Following the completed application process, the Office of Admissions will inform the applicant in writing of the recommendation of the Admissions Committee. This recommendation may take one of four forms:

  • Accept: Registration for courses will be permitted and applicant will contact the Director of the School Psychology for an advising appointment.
  • Deny: Application has been denied at this time.
  • Conditional: Candidate’s full acceptance is contingent on submission of all admission requirements.

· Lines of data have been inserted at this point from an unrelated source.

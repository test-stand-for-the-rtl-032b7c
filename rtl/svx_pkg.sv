// svx_pkg: types and constants shared by the STAR, TFIB and TPC blocks of the
// SVX-II silicon detector test stand.
//
// The whole stand runs synchronously on one system clock that stands for the
// 53 MHz accelerator RF clock. The SVX readout clock runs at half that rate and
// every readout byte is one system-clock cycle long, which gives the 53 MB/s
// byte stream. A byte on an SVX data bus carries the level of the readout clock
// in `hi_half`: the chip ID and every channel address travel in the high half
// of a readout clock, the status byte and every data byte in the low half.
//
// Command codes, the end-of-readout (EOR) code and the serial framing of the
// low level commands are this design's own choices; the document names the
// commands but gives no encodings.
package svx_pkg;

  // Numbers taken from the description of the chip and the boards.
  localparam int unsigned SVX_CHANNELS   = 128; // channels per SVX chip
  localparam int unsigned SVX_PIPE_DEPTH = 32;  // analog pipeline cells per channel
  localparam int unsigned SVX_ADC_BITS   = 8;   // digitization resolution, up to 8 bits
  localparam int unsigned N_HDI          = 3;   // sets of SVX chips (HDI cables) per TPC
  localparam int unsigned RF_PER_SYNC    = 7;   // RF clocks between potential crossings

  // Own choice: end of readout code. It is only recognised in the high half
  // of a readout clock, where otherwise a chip ID or a 7-bit channel address
  // (0..127) would be, so it never collides with data.
  localparam logic [7:0] EOR_CODE = 8'hFF;

  // One byte of an SVX data bus, as carried between TPC, TFIB and STAR.
  typedef struct packed {
    logic       valid;   // a byte is on the bus this cycle
    logic       hi_half; // level of the 26.5 MHz readout clock
    logic [7:0] data;
  } svx_byte_t;

  // High level commands from the STAR (or the TFIB emulation FIFO) to the TFIB.
  typedef enum logic [3:0] {
    HL_NOP          = 4'h0,
    HL_ACQUIRE      = 4'h1, // put the SVX chips into acquisition mode
    HL_DIG_READOUT  = 4'h2, // digitize and read out one event
    HL_READOUT      = 4'h3, // read out without digitizing
    HL_CAL_INJECT   = 4'h4, // calibration charge injection
    HL_PREAMP_RESET = 4'h5, // reset the SVX preamplifiers
    HL_RESET        = 4'h6, // reset TFIB sequencer, TPC and SVX chips
    HL_TEST         = 4'h7  // diagnostic: answer with a test pulse, nothing else
  } hl_cmd_e;

  // Command bus from the STAR to the TFIB (J3 backplane or front panel).
  typedef struct packed {
    logic    strobe;  // one-cycle command strobe
    hl_cmd_e cmd;
  } cmd_bus_t;

  // Low level commands sent serially from the TFIB to the TPC controller:
  // the seven functions of the TPC controller.
  typedef enum logic [2:0] {
    LL_INIT         = 3'd0, // set SVX chips to configuration mode
    LL_READOUT      = 3'd1,
    LL_ACQUIRE      = 3'd2,
    LL_PREAMP_RESET = 3'd3,
    LL_CAL_INJECT   = 3'd4,
    LL_DIG_READOUT  = 3'd5,
    LL_READBACK     = 3'd6,
    LL_CONFIG_TPC   = 3'd7  // load the TPC controller configuration byte
  } ll_cmd_e;
  localparam int unsigned LL_BITS = 3;
  // Bits of the TPC controller configuration, sent one per sclk edge after
  // LL_CONFIG_TPC; bits [N_HDI-1:0] enable the SVX clock to each HDI.
  localparam int unsigned TPC_CFG_BITS = 8;
  // Bits the TPC controller returns on its serial data line for LL_READBACK:
  // its configuration byte, then a status byte.
  localparam int unsigned READBACK_BITS = 16;

  // Number of serial command clock rising edges each low level command needs
  // after its code, before the TPC controller takes a new command.
  function automatic int unsigned ll_edges(ll_cmd_e c);
    case (c)
      LL_DIG_READOUT, LL_PREAMP_RESET, LL_CAL_INJECT: return 2;
      LL_READBACK:                                    return READBACK_BITS;
      LL_CONFIG_TPC:                                  return TPC_CFG_BITS;
      default:                                        return 1;
    endcase
  endfunction

  // Operating mode of the SVX chips, as set by the TPC controller.
  typedef enum logic [1:0] {
    SVX_CONFIG   = 2'd0,
    SVX_ACQUIRE  = 2'd1,
    SVX_DIGITIZE = 2'd2,
    SVX_READOUT  = 2'd3
  } svx_mode_e;

  // Control lines from the TPC to one HDI (a chain of SVX chips).
  typedef struct packed {
    svx_mode_e  mode;
    logic       preamp_reset;
    logic       cal_inject;
    logic       clk;       // buffered SVX chip clock
    logic       serial_in; // configuration bit stream in configuration mode
  } hdi_ctrl_t;

  // Immediate commands, issued by the VME CPU through the TFIB control
  // register.
  typedef enum logic [2:0] {
    IMM_HL         = 3'd0, // execute the high level command given with it
    IMM_EMULATE    = 3'd1, // execute the command list in the Cmd/Conf FIFO
    IMM_CONFIG_SVX = 3'd2, // download SVX configuration bytes from the FIFO
    IMM_READBACK   = 3'd3, // read back the TPC controller configuration and state
    IMM_RESET      = 3'd4, // reset TPC and SVX control lines
    IMM_CONFIG_TPC = 3'd5  // download the TPC controller configuration byte from the FIFO
  } imm_cmd_e;

  // Timing and readout settings of the TFIB controller (TFIB registers).
  // All times are in system clocks; a *_hi/*_lo pair gives the high and low
  // time of the SVX chip clock.
  typedef struct packed {
    logic [7:0]       sclk_half;  // half period of the serial command clock
    logic [7:0]       acq_hi;     // SVX clock in acquisition mode
    logic [7:0]       acq_lo;
    logic [7:0]       dig_hi;     // SVX clock while digitizing
    logic [7:0]       dig_lo;
    logic [15:0]      n_dig;      // SVX clocks for one digitization
    logic [7:0]       ro_hi;      // SVX clock while reading out
    logic [7:0]       ro_lo;
    logic [15:0]      ro_max;     // readout clocks before giving up on EOR
    logic [15:0]      hold;       // time between the two edges of 2-edge commands
    logic [7:0]       cfg_bytes;  // configuration bytes per SVX download
    logic [N_HDI-1:0] hdi_en;     // HDIs whose EOR ends a readout
  } tfib_cfg_t;

  // Readout State Machine trigger modes (STAR control register).
  typedef enum logic [1:0] {
    TRG_EXTERNAL = 2'd0, // beam or cosmic trigger input
    TRG_LASER    = 2'd1, // internal, laser pulser fired at a programmed crossing
    TRG_CHARGE   = 2'd2, // internal, charge injection then readout
    TRG_OFF      = 2'd3
  } trig_mode_e;

endpackage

  • Provisional: Out of commitment to see the applicant succeed and because certain areas of perceived deficiency exist, the applicant is provisionally accepted. These provisions may include additional coursework, assignments or restrictions being successfully met before full admission is granted. The applicant will meet with the Director of School Psychology for advisement and to contract any provisions.

Applicants have one year (12 months) from the date of notification of acceptance or provisional acceptance to register for classes; failure to do so invalidates admission and the applicant must reapply, without guarantee of acceptance.